[Stored items]
———
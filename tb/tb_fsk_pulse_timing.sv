// Pulse-timing testbench: neutral cycles move a command by whole carrier periods.
//
// The point of the tri-state protocol is that the controller can delay the
// next command, and so the next edge of a stimulation pulse, by any number n
// of neutral carrier cycles, with a resolution of one neutral period 1/fN.
// This bench sends, at the default carrier set (250/215/180 kHz), a command
// frame A, then n neutral cycles, then a command frame B, then a neutral
// cycle, for n = 0..12. It checks that:
//   * frame A stays in the shift register, frozen, through the neutral run;
//   * frame B is complete at the time predicted from the stimulus alone: the
//     end of A, plus n neutral periods, plus B's own 20 bit periods, plus the
//     1/64 of the trailing neutral cycle after which its falling edge is seen;
//   * compared with n = 0, frame B arrives exactly n * (1/fN) later (to 1 ns),
//     which is the timing resolution claimed for the scheme.
// A stimulator would switch its current when a frame completes, so these
// arrival times are the pulse edges of an asymmetric biphasic pulse.
module tb_fsk_pulse_timing;
  import fsk_pkg::*;
  timeunit 1ns; timeprecision 1ps;

  localparam real F0_HZ = 250.0e3;
  localparam real FN_HZ = 215.0e3;
  localparam real F1_HZ = 180.0e3;
  localparam int  STEPS = 64;      // steps per carrier cycle in the source
  localparam int  NMAX  = 12;

  real          tank_p, tank_n;
  logic         rst_n = 1'b1;
  logic         ck_in, data_out, clock_out, error_n;
  therm_t       code;
  symbol_e      symbol;
  logic [19:0]  frame;
  logic [31:0]  bit_count;

  int checks = 0, failures = 0, freezes = 0;

  fsk_carrier_source #(.STEPS(STEPS)) src (.v_p(tank_p), .v_n(tank_n));

  tri_state_fsk_demod dut (
    .tank_p, .tank_n, .rst_n, .ck_in, .code, .data_out, .clock_out,
    .error_n, .symbol, .frame, .bit_count
  );

  task automatic check(input bit ok, input string what);
    checks++;
    if (!ok) begin
      failures++;
      if (failures < 20) $display("FAIL %0t: %s", $time, what);
    end
  endtask

  function automatic real period_of(input logic b);
    return b ? 1.0e9 / F1_HZ : 1.0e9 / F0_HZ;
  endfunction

  task automatic send_word(input logic [19:0] w);
    for (int i = 19; i >= 0; i--) src.send_cycle(period_of(w[i]));
  endtask

  // Time at which frame B became complete, taken from the register itself.
  realtime t_b_done;
  logic [19:0] word_b;
  always @(frame) if (frame == word_b) t_b_done = $realtime;

  initial begin : watchdog
    #(1.0e9 / FN_HZ * real'((NMAX + 1) * (NMAX + 60)));
    failures++;
    $display("FAIL watchdog expired");
    $display("TB_RESULT checks=%0d failures=%0d", checks, failures);
    $finish;
  end

  initial begin
    logic [19:0] word_a;
    realtime t_a_end, t_expect;
    real     sum_b, delta, delta0;
    word_a = 20'hA5C3F;
    word_b = 20'h3C5A1;
    delta0 = 0.0;
    sum_b  = 0.0;
    for (int i = 0; i < 20; i++) sum_b += period_of(word_b[i]);
    src.idle(1000.0);
    rst_n = 1'b0;
    src.idle(1000.0);
    rst_n = 1'b1;
    src.send_cycle(1.0e9 / FN_HZ);
    for (int n = 0; n <= NMAX; n++) begin
      t_b_done = 0.0;
      send_word(word_a);
      t_a_end = $realtime;
      repeat (n) begin
        src.send_cycle(1.0e9 / FN_HZ);
        check(frame == word_a, $sformatf("frame A frozen during neutral run n=%0d", n));
        freezes++;
      end
      send_word(word_b);
      check(t_b_done == 0.0 || frame != word_b, "frame B not complete before its last bit");
      src.send_cycle(1.0e9 / FN_HZ);   // trailing neutral: B's last bit enters here
      check(frame == word_b, $sformatf("frame B received, n=%0d", n));
      t_expect = t_a_end + real'(n) * 1.0e9 / FN_HZ + sum_b + 1.0e9 / FN_HZ / real'(STEPS);
      delta = t_b_done - t_a_end;
      check(t_b_done - t_expect < 1.0 && t_expect - t_b_done < 1.0,
            $sformatf("frame B at %0.1f ns, predicted %0.1f ns (n=%0d)", t_b_done, t_expect, n));
      if (n == 0) delta0 = delta;
      check(delta - delta0 - real'(n) * 1.0e9 / FN_HZ < 1.0 &&
            delta - delta0 - real'(n) * 1.0e9 / FN_HZ > -1.0,
            $sformatf("n=%0d neutral cycles delay frame B by n/fN", n));
      $display("n=%0d neutral cycles: frame B %0.1f ns after frame A ended", n, delta);
    end
    check(freezes > 0, "neutral freezes happened");
    $display("TB_RESULT checks=%0d failures=%0d", checks, failures);
    $finish;
  end
endmodule
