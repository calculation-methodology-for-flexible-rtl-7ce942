# Flexible multiplier: a product whose precision follows the time available

A real-time controller sometimes cannot wait for an exact product. One
example is guidance of a moving object, where the faster the object moves
the less time there is per decision. This multiplier lets the caller trade
precision for delay on every operation. Every block-by-block partial
product is generated in one step from a stored table. The reduction of
those partial products then stops early or runs to the end, depending on a
2-bit selection code. With fewer partial products combined, the result
comes out sooner. It is never larger than the exact product and is short
of it by a known relative amount.

The RTL contains:

* the multiplier itself (`flex_mult`) with its parts: the product table,
  the partial-product arrangement, the carry-save tree with taps, the
  final adder and two result multiplexers;
* an operation control (`op_control`) that maps the speed of the moving
  object to a selection;
* a scalar-product unit (`scalar_product_unit`, the top), which computes
  r·S = rx·sx + ry·sy + rz·sz with one flexible multiplier used three
  times and an accumulating adder.

## Forming a product from k-bit blocks

Operands are unsigned fractions in [0, 1) of n = 4k bits (k = 8, n = 32 by
default). Each is split into four k-bit blocks, A3..A0 and B3..B0.

**Product table (`lut_kmult`).** A read-only table holds the 2k-bit product
of every pair of k-bit numbers. It is addressed by `{x, y}`, so entry
`x·2^k + y` holds `x·y`. At k = 8 that is 65536 words of 16 bits (1 Mbit).
It has 16 asynchronous read ports, one for each pair (Ai, Bj), so all block
products are available after a single table access. The contents are
computed from the formula when the table is initialised; no data file is
involved.

**Partial-product rows (`pp_arrange`).** The 16 products, each at weight
2^(k(i+j)), are packed two per row. The two products in a row never
overlap:

```
bit:   8k        6k        4k        2k        0
row 0  [ A3·B3  ][ A1·B3  ][ A2·B0  ][ A0·B0  ]    first and last row side by side
row 1       [ A3·B0  ][ A1·B0  ]                   offset k
row 2       [ A2·B1  ][ A0·B1  ]                   offset k
row 3            [ A3·B1  ][ A1·B1  ]              offset 2k
row 4            [ A2·B2  ][ A0·B2  ]              offset 2k
row 5                 [ A3·B2  ][ A1·B2  ]         offset 3k
row 6                 [ A2·B3  ][ A0·B3  ]         offset 3k
```

(Rows 1–6 are drawn with the high bits on the left. Each row is a 4k-bit
field at the offset shown.) Generally there are ceil(2n/k) − 1 rows: for
every block Bj, one row with the even-numbered A blocks and one with the
odd-numbered ones. The very last row fits to the left of the first.

**Selections.** The result can be taken after combining only some of the
rows. The rows left out are always the ones of lowest weight:

| selection (`sel_t`) | rows combined  | path                           | mean relative error, k = 8 |
|---------------------|----------------|--------------------------------|----------------------------|
| 1 stage (`SEL_1`)   | 0              | table + mux (no addition)      | ≈ 2^-7                     |
| 2 stages (`SEL_2`)  | 0, 5, 6        | table + 1 CSA + adder + 2 mux  | ≈ 2^-15                    |
| 3 stages (`SEL_3`)  | 0, 3, 4, 5, 6  | table + 3 CSA + adder + 2 mux  | ≈ 2^-23                    |
| 4 stages (`SEL_4`)  | all            | table + 4 CSA + adder + 2 mux  | 0 (exact)                  |

The error column is what the testbenches measure for scalar products of
random fractions. Each extra stage gains about k bits.

**Reduction tree (`csa_tree`, `csa`).** Six carry-save adders produce three
sum/carry taps:

```
L1  a = CSA(row0, row5, row6)   -> tap 2
    b = CSA(row1, row2, row3)
L2  c = CSA(a.s, a.c, row4)
L3  d = CSA(c.s, c.c, row3)     -> tap 3
    e = CSA(c.s, c.c, b.s)
L4  f = CSA(e.s, e.c, b.c)      -> tap 4
```

Row 3 enters twice: once on the short path to tap 3, and once, through
`b`, on the full path. Tap 4 is therefore four CSA levels deep, not five.
The first multiplexer sends one tap to the 8k-bit final adder
(`final_adder`). The second multiplexer chooses between the adder output
and row 0, which is the whole one-stage result and needs no addition.

All internal vectors are 2n bits wide. Carries out of the top bit are
dropped. This is exact: every partial sum is at most the full product,
which fits in 2n bits.

## Timing: selections as multicycle paths

`flex_mult` is purely combinational, so the delay saved by a short
selection is real path delay. In a clocked system, each selection is
treated as a multicycle path. `scalar_product_unit` holds the multiplier
operands in registers. It waits `SEL_CYCLES[sel]` cycles and then lets the
accumulator capture the product. The defaults are 5, 6, 8 and 10 cycles
for 1 to 4 stages. They come from measured FPGA delays for three
multiplications (14.02, 16.07, 23.23 and 28.88 ns), divided by three and
rounded up to a 1 ns clock. These numbers only describe that reference
point. Set `SEL_CYCLES` from the static timing of your own implementation,
and constrain the multicycle paths to match.

## Scalar-product unit (top)

```
speed ──> op_control ──sel──┐
r_vec[c], s_vec[c] ──regs──> flex_mult ──> dot_accumulator ──> result, ovf
                 c = 0,1,2 sequenced, SEL_CYCLES[sel] cycles each
```

Interface (rising edge of `clk`; `rst_n` is asynchronous, active low):

| port       | dir | width  | meaning                                                                  |
|------------|-----|--------|--------------------------------------------------------------------------|
| `start`    | in  | 1      | request. Taken only when `busy` is low; `speed`, `r_vec`, `s_vec` are sampled in that cycle |
| `speed`    | in  | 8      | speed of the object, 0..150 in the application (larger values are allowed) |
| `r_vec`    | in  | 3 × 32 | reference vector, fractions in [0, 1)                                    |
| `s_vec`    | in  | 3 × 32 | position vector                                                          |
| `busy`     | out | 1      | high for exactly 3·`SEL_CYCLES[sel]` cycles after the start cycle        |
| `done`     | out | 1      | one-cycle pulse. A new `start` may be given in this same cycle           |
| `result`   | out | 64     | r·S as a 64-bit fraction, modulo 1.0                                     |
| `ovf`      | out | 1      | the sum reached 1.0 or more (possible, since three products can add to almost 3) |
| `sel_used` | out | 2      | selection used for this result                                           |

The selection is fixed at `start` and used for all three products.

**Operation control (`op_control`).** This is a combinational coder with
three comparators:

| speed     | stages |
|-----------|--------|
| 0 – 31    | 4      |
| 32 – 63   | 3      |
| 64 – 95   | 2      |
| 96 and up | 1      |

A speed exactly on a bound (32, 64 or 96) goes to the faster selection.

**Accumulator (`dot_accumulator`).** An adder and a register in a feedback
loop. `clr` together with `en` loads the first product. `en` alone adds a
product. The carry out of the top bit sets the sticky flag `ovf`.

Two concurrent assertions guard the sequencer:

* the selection does not change while a product is settling;
* `done` never appears while the unit is busy.

Verilator reports `SYNCASYNCNET` for `rst_n` because the assertions'
`disable iff` samples the reset on the clock. This is expected and harmless.

## Other operand sizes

`flex_mult`, `pp_arrange` and `lut_kmult` take `K` and `NBLK` (blocks per
operand, so n = K·NBLK). NBLK may be 1 or any even number. Four blocks use
the six-CSA tree above. Other block counts use a simple chain instead: one
CSA for selection 2, then two CSAs per further selection, each adding that
selection's two rows to the previous tap. The chain is correct at any size
but is not of minimum depth. The selection port is `$clog2(NBLK)` bits
wide. The partial-product counts of the method (1, 3, 7, 15 for k = 8 and
3, 7, 15, 31 for k = 4, at n = 8, 16, 32, 64) are checked by simulation.

Table size grows as 2^(2k) · 2k bits:

| k | table size |
|---|------------|
| 4 | 256 B      |
| 6 | 6 KB       |
| 8 | 128 KB     |

With k = 8 and NBLK = 8 (n = 64, eight selections), measured mean relative
errors over 10^5 independent products are:

| stages | mean relative error |
|--------|---------------------|
| 1      | 2^-5.1              |
| 2      | 2^-11.8             |
| 3      | 2^-19.4             |
| 4      | 2^-27.3             |
| 5      | 2^-35.2             |
| 6      | 2^-43.2             |
| 7      | 2^-51.2             |
| 8      | exact               |

Seven stages reach about the precision of an IEEE 754 double. The
scalar-product unit itself is written for four blocks only.

## How this departs from, or reads, the method it implements

* The wiring between the six CSAs is this design's. It matches the
  method's stated path depths (1, 3 and 4 CSA levels) and its count of six
  adders. All adder inputs are 8k bits wide.
* The scalar-product sequencing, the start/busy/done handshake, the
  registers, the reset, the overflow flag and the cycle counts are this
  design's. The method gives path delays in nanoseconds and gate delays,
  not in clock cycles.
* The method describes a whole arithmetic unit with flexible addition,
  division and square root as well. Only multiplication is worked out in
  enough detail to build, so it is the only operator here.
* The 2^-31 error the method reports for the complete scalar product
  comes from representing real numbers in 32 bits. The RTL works on the
  fixed-point values themselves, so its complete result is exact.
* An experiment that chains 1000 inexact multiplications is not
  reproduced, because the chaining rule is not defined.

## Verification

Each module has a self-checking testbench in `tb/`. Each prints
`TB_RESULT checks=N failures=M`.

* `tb_lut_kmult`: all 65536 table entries, spread over all 16 ports.
* `tb_pp_arrange`, `tb_csa`, `tb_csa_tree`, `tb_final_adder`: random and
  extreme vectors against arithmetic identities.
* `tb_flex_mult`: 20000 operand pairs at every selection. Results are
  compared against a reference built from the selection rule, against the
  exact product, and checked for monotonicity.
* `tb_op_control`: every speed from 0 to 255.
* `tb_dot_accumulator`: random clear/enable/data sequences with overflows.
* `tb_scalar_product_unit`: end to end at the default size. It covers
  results, overflow flag, selection and exact busy-cycle counts. It also
  makes every mechanism happen at least once: all four selections,
  overflow, start in the `done` cycle, and start while busy (ignored).
* `tb_table6_workload`: 1000 scalar products per speed interval. Measured
  mean relative errors are 2^-6.7, 2^-14.6, 2^-22.6 and 0. The reference
  values are 2^-6.89, 2^-14.82, 2^-22.97; the check allows ±1.5.
* `tb_table1_configs` (with `tb_flex_cfg_check`): eight sizes of k and n.
* `tb_error_n64`: the n = 64 error profile above.

Simulate with Verilator 5 from the folder that holds `rtl/` and `tb/`.
Name the packages explicitly; every module is found by name through `-y`:

```
verilator --binary --timing --assert -y rtl -y tb rtl/flex_pkg.sv tb/tb_flex_ref_pkg.sv \
  tb/tb_scalar_product_unit.sv --top-module tb_scalar_product_unit -o sim
./obj_dir/sim
```

Every testbench runs the same way with its own file and top module.

## Synthesis notes

The default table is a 1 Mbit ROM with 16 asynchronous read ports. That is
the fastest form, but an expensive one. An implementation can replicate
the table, use k = 4 (256 B), or split the table by operand block. The
multiplier is combinational; pipelining it would turn the variable path
delay into a variable latency, and that is left to the user.
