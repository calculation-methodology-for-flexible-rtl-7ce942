// Shared types of the flexible multiplier and the scalar product unit.
//
// For operands of four k-bit blocks (the main configuration) the result
// can be taken at four points of the partial-product reduction
// ("selections"), each combining more partial products and taking more
// time. The selection code is two bits wide, as the control bus from the
// operation control to the result multiplexers; its value is the number of
// selection stages minus one.
package flex_pkg;

  typedef enum logic [1:0] {
    SEL_1 = 2'd0,  // first and last partial product only, no addition
    SEL_2 = 2'd1,  // + rows A3B2/A2B3 : one CSA level and the final adder
    SEL_3 = 2'd2,  // + rows A3B1/A2B2 : three CSA levels and the final adder
    SEL_4 = 2'd3   // all rows, exact product : four CSA levels and the adder
  } sel_t;

endpackage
———
▸ **Your objective**:
Note each line of the entries that has "combining" in it, and copy those lines.

▸ **Expected answer**:
**Selections.** The result can be taken after combining only some of the
// ("selections"), each combining more partial products and taking more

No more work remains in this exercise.